:: Dataset excerpts ::
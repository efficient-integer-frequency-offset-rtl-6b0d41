// ifo_estimator: folded, multiplierless integer frequency offset estimator.
//
// Finds which of the eight trial offsets eps' = 0,4,..,28 best explains the
// cyclic shift of the received long preamble, by maximising
//   |V_eps'| with V_eps' = sum over the 50 used pilots of P_4k * A_eps'(k),
// where P_4k = conj(Y_{4k-2}) Y_{4k} is the received differential pilot
// product (truncated to Q1.F) and A_eps' the normalised product of the known
// pilots shifted by eps'. Structure:
//   pk_gen    - P_k for every sample, registered; P_4k = its F+1 MSBs
//   p4k       - P_4k latched for the four cycles after a used pilot
//   pil_reg   - 64 shared known-pilot entries giving all eight A_eps'
//   MAC1/COR1 - multiplierless MAC + four accumulators, eps' = 0,4,8,12
//   MAC2/COR2 - the same for eps' = 16,20,24,28
//   ifo_ctrl  - pilot selection and the four-phase schedule
//   argmax    - picks the largest |V|
// Each MAC serves four accumulators in the four cycles between two used
// pilots, so two MACs replace eight correlators.
//
// Interface: one FFT output sample per in_valid cycle, in_sop on sub-carrier
// 0, in_preamble with in_sop to estimate on that symbol. The input must
// already carry the +12 sub-carrier pre-offset, so est_ifo = 4*est_idx - 12
// is the IFO of the raw signal. PilReg is loaded through pil_* while idle.
// est_valid pulses once per estimate, 15 cycles after the last used pilot
// (sub-carrier 252) entered, i.e. 12 cycles after the preamble's last
// sample in a gap-free stream: a gap (cyclic prefix) of 12 samples or more
// lets the estimate apply from the very next symbol. The MACs work for
// 4 x 50 = 200 cycles per preamble, inside the 256-sample symbol.
module ifo_estimator
  import ifo_pkg::*;
#(
  parameter int unsigned YW = 16,      // FFT output sample width (Q1.YW-1)
  parameter int unsigned PW = 16,      // width of P_k
  parameter int unsigned F  = 2,       // fractional bits of P_4k (Q1.F)
  parameter bit          SQ_MAG = 1'b0 // ArgMax magnitude: 0 |Re|+|Im|, 1 Re^2+Im^2
) (
  input  logic                 clk,
  input  logic                 rst_n,
  input  logic                 in_valid,
  input  logic                 in_sop,
  input  logic                 in_preamble,
  input  logic signed [YW-1:0] in_re,
  input  logic signed [YW-1:0] in_im,
  input  logic                 pil_we,
  input  logic                 pil_side,
  input  logic [4:0]           pil_addr,
  input  coef_t                pil_data,
  output logic                 busy,
  output logic                 missed,
  output logic                 est_valid,
  output logic [2:0]           est_idx,
  output logic signed [5:0]    est_ifo
);

  localparam int unsigned VW = F + 7;   // Q7.F correlation accumulators

  // ---------------- P_k and P_4k ----------------
  logic                 p_valid;
  logic signed [PW-1:0] p_re, p_im;
  logic signed [F:0]    p4_re, p4_im, p4k_re, p4k_im;

  pk_gen #(.YW(YW), .PW(PW), .F(F)) u_pk (
    .clk, .rst_n, .in_valid, .in_re, .in_im,
    .p_valid, .p_re, .p_im, .p4_re, .p4_im
  );

  // ---------------- control ----------------
  logic       clr, p4_load, mac_en, side, am_start, am_done, am_busy;
  logic [1:0] mac_ph, rot;

  ifo_ctrl u_ctrl (
    .clk, .rst_n, .in_valid, .in_sop, .in_preamble,
    .argmax_done(am_done), .busy, .clr, .p4_load, .mac_en, .mac_ph,
    .side, .rot, .argmax_start(am_start), .missed
  );

  always_ff @(posedge clk) begin
    if (!rst_n) begin
      p4k_re <= '0;
      p4k_im <= '0;
    end else if (p4_load) begin
      p4k_re <= p4_re;
      p4k_im <= p4_im;
    end
  end

  // ---------------- shared known pilots ----------------
  coef_t [PIL_WIN-1:0] win;
  coef_t               u1, u2;

  pil_reg u_pil (
    .clk, .we(pil_we && !busy), .wside(pil_side), .waddr(pil_addr),
    .wdata(pil_data), .rot, .side, .win
  );

  // trial offset 4j uses window tap 7-j: MAC1 j = ph, MAC2 j = 4 + ph
  assign u1 = win[3'd7 - {1'b0, mac_ph}];
  assign u2 = win[3'd3 - {1'b0, mac_ph}];

  // ---------------- MAC1/COR1 and MAC2/COR2 ----------------
  logic signed [VW-1:0] r1_re, r1_im, w1_re, w1_im;
  logic signed [VW-1:0] r2_re, r2_im, w2_re, w2_im;
  logic signed [3:0][VW-1:0] c1_re, c1_im, c2_re, c2_im;

  ml_mac #(.F(F), .VW(VW)) u_mac1 (
    .p_re(p4k_re), .p_im(p4k_im), .u(u1),
    .v_re_in(r1_re), .v_im_in(r1_im), .v_re_out(w1_re), .v_im_out(w1_im)
  );
  cor_bank #(.VW(VW), .NV(4)) u_cor1 (
    .clk, .rst_n, .clr, .we(mac_en), .sel(mac_ph),
    .wdata_re(w1_re), .wdata_im(w1_im), .rdata_re(r1_re), .rdata_im(r1_im),
    .v_re(c1_re), .v_im(c1_im)
  );

  ml_mac #(.F(F), .VW(VW)) u_mac2 (
    .p_re(p4k_re), .p_im(p4k_im), .u(u2),
    .v_re_in(r2_re), .v_im_in(r2_im), .v_re_out(w2_re), .v_im_out(w2_im)
  );
  cor_bank #(.VW(VW), .NV(4)) u_cor2 (
    .clk, .rst_n, .clr, .we(mac_en), .sel(mac_ph),
    .wdata_re(w2_re), .wdata_im(w2_im), .rdata_re(r2_re), .rdata_im(r2_im),
    .v_re(c2_re), .v_im(c2_im)
  );

  // ---------------- ArgMax ----------------
  logic signed [7:0][VW-1:0] v_re, v_im;
  assign v_re = {c2_re, c1_re};   // entry j <-> eps' = 4j
  assign v_im = {c2_im, c1_im};

  logic [2:0] am_idx;
  logic [(SQ_MAG ? 2*VW+1 : VW+1)-1:0] am_best;

  argmax #(.VW(VW), .NV(8), .SQ_MAG(SQ_MAG)) u_am (
    .clk, .rst_n, .start(am_start), .v_re, .v_im,
    .busy(am_busy), .done(am_done), .idx(am_idx), .best(am_best)
  );

  assign est_valid = am_done;
  assign est_idx   = am_idx;
  assign est_ifo   = 6'(signed'({1'b0, am_idx, 2'b00})) - 6'(PRE_OFFSET);

  // p_valid, the full-width P_k, ArgMax busy and best magnitude are
  // observation signals only here.
  logic unused;
  assign unused = ^{p_valid, p_re, p_im, am_busy, am_best};

endmodule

:: Try it ::
Reproduce the entire listing above exactly, leaving nothing out.

:: Output below ::
repository efficient-integer-frequency-offset-rtl-6b0d41
// ifo_estimator: folded, multiplierless integer frequency offset estimator.
//
// Finds which of the eight trial offsets eps' = 0,4,..,28 best explains the
// cyclic shift of the received long preamble, by maximising
//   |V_eps'| with V_eps' = sum over the 50 used pilots of P_4k * A_eps'(k),
// where P_4k = conj(Y_{4k-2}) Y_{4k} is the received differential pilot
// product (truncated to Q1.F) and A_eps' the normalised product of the known
// pilots shifted by eps'. Structure:
//   pk_gen    - P_k for every sample, registered; P_4k = its F+1 MSBs
//   p4k       - P_4k latched for the four cycles after a used pilot
//   pil_reg   - 64 shared known-pilot entries giving all eight A_eps'
//   MAC1/COR1 - multiplierless MAC + four accumulators, eps' = 0,4,8,12
//   MAC2/COR2 - the same for eps' = 16,20,24,28
//   ifo_ctrl  - pilot selection and the four-phase schedule
//   argmax    - picks the largest |V|
// Each MAC serves four accumulators in the four cycles between two used
// pilots, so two MACs replace eight correlators.
//
// Interface: one FFT output sample per in_valid cycle, in_sop on sub-carrier
// 0, in_preamble with in_sop to estimate on that symbol. The input must
// already carry the +12 sub-carrier pre-offset, so est_ifo = 4*est_idx - 12
// is the IFO of the raw signal. PilReg is loaded through pil_* while idle.
// est_valid pulses once per estimate, 15 cycles after the last used pilot
// (sub-carrier 252) entered, i.e. 12 cycles after the preamble's last
// sample in a gap-free stream: a gap (cyclic prefix) of 12 samples or more
// lets the estimate apply from the very next symbol. The MACs work for
// 4 x 50 = 200 cycles per preamble, inside the 256-sample symbol.
module ifo_estimator
  import ifo_pkg::*;
#(
  parameter int unsigned YW = 16,      // FFT output sample width (Q1.YW-1)
  parameter int unsigned PW = 16,      // width of P_k
  parameter int unsigned F  = 2,       // fractional bits of P_4k (Q1.F)
  parameter bit          SQ_MAG = 1'b0 // ArgMax magnitude: 0 |Re|+|Im|, 1 Re^2+Im^2
) (
  input  logic                 clk,
  input  logic                 rst_n,
  input  logic                 in_valid,
  input  logic                 in_sop,
  input  logic                 in_preamble,
  input  logic signed [YW-1:0] in_re,
  input  logic signed [YW-1:0] in_im,
  input  logic                 pil_we,
  input  logic                 pil_side,
  input  logic [4:0]           pil_addr,
  input  coef_t                pil_data,
  output logic                 busy,
  output logic                 missed,
  output logic                 est_valid,
  output logic [2:0]           est_idx,
  output logic signed [5:0]    est_ifo
);

  localparam int unsigned VW = F + 7;   // Q7.F correlation accumulators

  // ---------------- P_k and P_4k ----------------
  logic                 p_valid;
  logic signed [PW-1:0] p_re, p_im;
  logic signed [F:0]    p4_re, p4_im, p4k_re, p4k_im;

  pk_gen #(.YW(YW), .PW(PW), .F(F)) u_pk (
    .clk, .rst_n, .in_valid, .in_re, .in_im,
    .p_valid, .p_re, .p_im, .p4_re, .p4_im
  );

  // ---------------- control ----------------
  logic       clr, p4_load, mac_en, side, am_start, am_done, am_busy;
  logic [1:0] mac_ph, rot;

  ifo_ctrl u_ctrl (
    .clk, .rst_n, .in_valid, .in_sop, .in_preamble,
    .argmax_done(am_done), .busy, .clr, .p4_load, .mac_en, .mac_ph,
    .side, .rot, .argmax_start(am_start), .missed
  );

  always_ff @(posedge clk) begin
    if (!rst_n) begin
      p4k_re <= '0;
      p4k_im <= '0;
    end else if (p4_load) begin
      p4k_re <= p4_re;
      p4k_im <= p4_im;
    end
  end

  // ---------------- shared known pilots ----------------
  coef_t [PIL_WIN-1:0] win;
  coef_t               u1, u2;

  pil_reg u_pil (
    .clk, .we(pil_we && !busy), .wside(pil_side), .waddr(pil_addr),
    .wdata(pil_data), .rot, .side, .win
  );

  // trial offset 4j uses window tap 7-j: MAC1 j = ph, MAC2 j = 4 + ph
  assign u1 = win[3'd7 - {1'b0, mac_ph}];
  assign u2 = win[3'd3 - {1'b0, mac_ph}];

  // ---------------- MAC1/COR1 and MAC2/COR2 ----------------
  logic signed [VW-1:0] r1_re, r1_im, w1_re, w1_im;
  logic signed [VW-1:0] r2_re, r2_im, w2_re, w2_im;
  logic signed [3:0][VW-1:0] c1_re, c1_im, c2_re, c2_im;

  ml_mac #(.F(F), .VW(VW)) u_mac1 (
    .p_re(p4k_re), .p_im(p4k_im), .u(u1),
    .v_re_in(r1_re), .v_im_in(r1_im), .v_re_out(w1_re), .v_im_out(w1_im)
  );
  cor_bank #(.VW(VW), .NV(4)) u_cor1 (
    .clk, .rst_n, .clr, .we(mac_en), .sel(mac_ph),
    .wdata_re(w1_re), .wdata_im(w1_im), .rdata_re(r1_re), .rdata_im(r1_im),
    .v_re(c1_re), .v_im(c1_im)
  );

  ml_mac #(.F(F), .VW(VW)) u_mac2 (
    .p_re(p4k_re), .p_im(p4k_im), .u(u2),
    .v_re_in(r2_re), .v_im_in(r2_im), .v_re_out(w2_re), .v_im_out(w2_im)
  );
  cor_bank #(.VW(VW), .NV(4)) u_cor2 (
    .clk, .rst_n, .clr, .we(mac_en), .sel(mac_ph),
    .wdata_re(w2_re), .wdata_im(w2_im), .rdata_re(r2_re), .rdata_im(r2_im),
    .v_re(c2_re), .v_im(c2_im)
  );

  // ---------------- ArgMax ----------------
  logic signed [7:0][VW-1:0] v_re, v_im;
  assign v_re = {c2_re, c1_re};   // entry j <-> eps' = 4j
  assign v_im = {c2_im, c1_im};

  logic [2:0] am_idx;
  logic [(SQ_MAG ? 2*VW+1 : VW+1)-1:0] am_best;

  argmax #(.VW(VW), .NV(8), .SQ_MAG(SQ_MAG)) u_am (
    .clk, .rst_n, .start(am_start), .v_re, .v_im,
    .busy(am_busy), .done(am_done), .idx(am_idx), .best(am_best)
  );

  assign est_valid = am_done;
  assign est_idx   = am_idx;
  assign est_ifo   = 6'(signed'({1'b0, am_idx, 2'b00})) - 6'(PRE_OFFSET);

  // p_valid, the full-width P_k, ArgMax busy and best magnitude are
  // observation signals only here.
  logic unused;
  assign unused = ^{p_valid, p_re, p_im, am_busy, am_best};

endmodule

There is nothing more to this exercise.